The roots of the freedom movement have gone very deep into the history of Kashmir. The people of Kashmir believe in unfettered struggle and are never ready to retrieve and compromise even under untoward circumstances of oppression. In the past Kashmiris revolted against the sale deal of Amritsar and they equally rose against the annexation of Kashmir by India in 1947 and showed to the world the ugliest face of India’s so-called secular democracy. The Kashmir struggle has almost historical continuity. Neither agreements between India and Pakistan nor between Srinagar and Delhi could break the chain of its continuity in the last fifty seven years. Kashmir struggle is based upon the right of self-determination under the principle of universal declaration of human rights and UN resolutions on Kashmir. Notwithstanding moral crisis in the conscience of the world powers UN continues to regard Kashmir as a disputed region where people have not exercised their inalienable right—the right of self-determination.
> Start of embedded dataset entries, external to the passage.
// mcb_regs: the fan-out FPGA's own register file (chip address 0x00).
//
//   addr  name  access  reset  contents
//   00h   SBID  R       --     board_id pins: rack, crate and slot from the
//                              rear backplanes, read live
//   01h   FVR   R       0001h  [7:4] version, [3:0] revision
//   02h   RBT   R/W     0000h  read-back test word, keeps the last write
//   03h   CC    R/W     0000h  [2:1] SBST, front-panel LED colour
//   04h   AM    R/W     001Fh  [6] nAMUX_WR, [5] nAMUX_ENA, [4:0] AMUX_ADDR
//
// The map, the field positions and the reset values are the
// specification's. Unused bits read as zero and ignore writes, and
// addresses 05h..FFh read as zero; the specification does not say what
// they return. A write takes effect on the rising edge of clk while sel is
// high and rw is low. Reads are combinational, so the PCMC sees the data in
// the same bus cycle. Reset is asynchronous and active low.
//
// SBST drives a two-colour LED: bit 1 lights red, bit 2 green, and both
// together give orange. The analog-mux fields are brought straight out to
// the external mux's address, enable and address-latch pins. Both active-low
// enables reset to 0, so after reset the mux is enabled and points at input
// 11111b (V/T[1]).
module mcb_regs
  import mcb_pkg::*;
#(
  parameter logic [3:0] VERSION  = 4'd0,   // FVR[7:4]; reset value 0001h
  parameter logic [3:0] REVISION = 4'd1    // FVR[3:0]
) (
  input  logic              clk,
  input  logic              rst_n,
  input  logic              sel,        // chip address 0x00 and cs active
  input  logic              rw,         // 1 = read, 0 = write
  input  logic [7:0]        addr,       // address[7:0]
  input  logic [DATA_W-1:0] wdata,
  output logic [DATA_W-1:0] rdata,
  input  logic [15:0]       board_id,   // backplane ID straps
  // Front-panel status LED
  output logic              led_red,
  output logic              led_green,
  // Analog mux control
  output logic [4:0]        amux_addr,
  output logic              namux_ena,
  output logic              namux_wr
);

  logic [15:0] rbt_q;
  sbst_e       sbst_q;
  logic [6:0]  am_q;
  logic        wr;

  assign wr = sel && (rw == RW_WRITE);

  always_ff @(posedge clk or negedge rst_n) begin
    if (!rst_n) begin
      rbt_q  <= RBT_RESET;
      sbst_q <= sbst_e'(CC_RESET[2:1]);
      am_q   <= AM_RESET[6:0];
    end else if (wr) begin
      case (addr)
        REG_RBT: rbt_q  <= wdata;
        REG_CC:  sbst_q <= sbst_e'(wdata[2:1]);
        REG_AM:  am_q   <= wdata[6:0];
        default: ;  // SBID, FVR and unused addresses ignore writes
      endcase
    end
  end

  always_comb begin
    rdata = '0;
    case (addr)
      REG_SBID: rdata = board_id;
      REG_FVR:  rdata = {8'h00, VERSION, REVISION};
      REG_RBT:  rdata = rbt_q;
      REG_CC:   rdata = {13'b0, sbst_q, 1'b0};
      REG_AM:   rdata = {9'b0, am_q};
      default:  rdata = '0;
    endcase
  end

  assign led_red   = sbst_q[0];
  assign led_green = sbst_q[1];
  assign amux_addr = am_q[4:0];
  assign namux_ena = am_q[5];
  assign namux_wr  = am_q[6];

endmodule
It is the oldest international dispute on the UN agenda and also the Indo-Pakistan record can bear witness to this fact. India always made futile attempts to portrait it as its internal constitutional problem but the unprecedented sacrifices of the people of Kashmir compelled former president Bill Clinton to call it a flash point of Asia. Nowadays no world leader has to say anything other than this remark by any American leader.
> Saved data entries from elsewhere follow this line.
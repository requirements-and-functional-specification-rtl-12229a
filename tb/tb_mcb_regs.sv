// tb_mcb_regs: register-file check against the register map.
//
// After reset it reads all five registers and compares them with the
// documented reset values (FVR 0001h, RBT 0000h, CC 0000h, AM 001Fh; SBID
// follows the board_id pins). It then writes random words to every address
// 00h..07h and checks, against a shadow model kept here, that RBT keeps all
// 16 bits, CC only SBST[2:1], AM only [6:0], that SBID and FVR ignore
// writes and that unused addresses read zero. Each write is checked one
// clock later (single-cycle write). The LED pins are checked for all four
// SBST colours and the analog-mux pins against the AM fields. A write with
// sel low must change nothing, and a mid-run reset must restore the reset
// values.
module tb_mcb_regs;
  import mcb_pkg::*;

  logic              clk = 0;
  logic              rst_n;
  logic              sel;
  logic              rw;
  logic [7:0]        addr;
  logic [DATA_W-1:0] wdata;
  logic [DATA_W-1:0] rdata;
  logic [15:0]       board_id;
  logic              led_red, led_green;
  logic [4:0]        amux_addr;
  logic              namux_ena, namux_wr;

  int checks = 0, failures = 0;
  bit [3:0] colours_seen = '0;
  always #5 clk = ~clk;

  mcb_regs dut (.*);

  // Shadow copies of the writable registers.
  logic [15:0] m_rbt, m_cc, m_am;

  task automatic check(input logic cond, input string what);
    checks++;
    if (!cond) begin
      failures++;
      $display("FAIL: %s", what);
    end
  endtask

  function automatic logic [15:0] expect_read(input logic [7:0] a);
    case (a)
      8'h00:   return board_id;
      8'h01:   return 16'h0001;
      8'h02:   return m_rbt;
      8'h03:   return m_cc;
      8'h04:   return m_am;
      default: return 16'h0000;
    endcase
  endfunction

  task automatic do_write(input logic [7:0] a, input logic [15:0] d, input logic s);
    @(negedge clk);
    sel = s; rw = RW_WRITE; addr = a; wdata = d;
    @(negedge clk);
    sel = 1'b0; rw = RW_READ;
    if (s) begin
      if (a == 8'h02) m_rbt = d;
      if (a == 8'h03) m_cc  = d & 16'h0006;
      if (a == 8'h04) m_am  = d & 16'h007F;
    end
  endtask

  task automatic read_check(input logic [7:0] a);
    @(negedge clk);
    sel = 1'b1; rw = RW_READ; addr = a; wdata = 16'($urandom);
    #1;
    check(rdata == expect_read(a),
          $sformatf("read %02h = %04h exp %04h", a, rdata, expect_read(a)));
  endtask

  task automatic pins_check();
    check(led_red == m_cc[1] && led_green == m_cc[2],
          $sformatf("LED pins r=%0b g=%0b for SBST=%0d", led_red, led_green, m_cc[2:1]));
    check(amux_addr == m_am[4:0] && namux_ena == m_am[5] && namux_wr == m_am[6],
          "analog mux pins");
    colours_seen[m_cc[2:1]] = 1'b1;
  endtask

  task automatic reset_model();
    m_rbt = 16'h0000; m_cc = 16'h0000; m_am = 16'h001F;
  endtask

  initial begin
    sel = 0; rw = RW_READ; addr = 0; wdata = 0; board_id = 16'h3A5C;
    rst_n = 0;
    reset_model();
    repeat (2) @(posedge clk);
    rst_n = 1;
    for (int a = 0; a < 8; a++) read_check(8'(a));
    pins_check();
    check(amux_addr == 5'h1F && !namux_ena && !namux_wr, "AM reset: V/T[1], enabled");
    // SBID follows the pins.
    board_id = 16'hC0DE;
    read_check(8'h00);
    // Random writes to every address, each followed by a full read-back.
    for (int it = 0; it < 300; it++) begin
      logic [7:0] a;
      a = 8'($urandom_range(0, 7));
      do_write(a, 16'($urandom), 1'b1);
      for (int b = 0; b < 8; b++) read_check(8'(b));
      pins_check();
    end
    // Every LED colour explicitly.
    for (int c = 0; c < 4; c++) begin
      do_write(8'h03, 16'(c << 1), 1'b1);
      read_check(8'h03);
      pins_check();
    end
    // Write with sel low changes nothing.
    do_write(8'h02, 16'hBEEF, 1'b0);
    do_write(8'h04, 16'h0000, 1'b0);
    for (int b = 0; b < 8; b++) read_check(8'(b));
    // Write timing: new value visible right after the clock edge.
    @(negedge clk);
    sel = 1; rw = RW_WRITE; addr = 8'h02; wdata = 16'h1234;
    #1 check(rdata == m_rbt, "RBT unchanged before the clock edge");
    @(posedge clk); #1;
    check(rdata == 16'h1234, "RBT updated one edge after the write");
    m_rbt = 16'h1234;
    // Reset in the middle of operation.
    @(negedge clk);
    sel = 0; rst_n = 0;
    #2 rst_n = 1;
    reset_model();
    for (int b = 0; b < 8; b++) read_check(8'(b));
    pins_check();
    check(colours_seen == 4'hF, "all four LED colours seen");
    $display("TB_RESULT checks=%0d failures=%0d", checks, failures);
    $finish;
  end

  initial begin
    repeat (20000) @(posedge clk);
    failures++;
    $display("watchdog expired");
    $display("TB_RESULT checks=%0d failures=%0d", checks, failures);
    $finish;
  end
endmodule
The current struggle is homegrown and nourishes with snowball spontaneity. India calls this movement as imported terrorism, which is a big lie. The relationship between Kashmiris and freedom fighters is like a fish in the water. Our society has embraced this movement and every section of the society has played vital role in furthering glorious cause of freedom. It is not a class war or communal, religious conflict, but the final goal of our struggles is freedom from India. There are no communal prejudices in Kashmir. Our peoples overwhelming majority believe in the simple teachings of Islam, never in narrow nationalism or terrorism. We believe in patriotism and communal harmony. In fact, Kashmiri Muslims and non-Muslims lived together a peaceful life in the past. But it was sad that the Hindu minority was misled by Indian communalists and thus they fled away from the valley in 1990. They fail to sympathize with the trauma of Kashmiri Muslims, who are humiliated by the brute force of Indian military. Despite hard facts Kashmiri Muslims have time and again invited migrant Hindus back to main stream of Kashmir. The present struggle owes its birth to the sacred blood of Kashmiris, and hopefully it will reach its destination with the help of almighty Allah.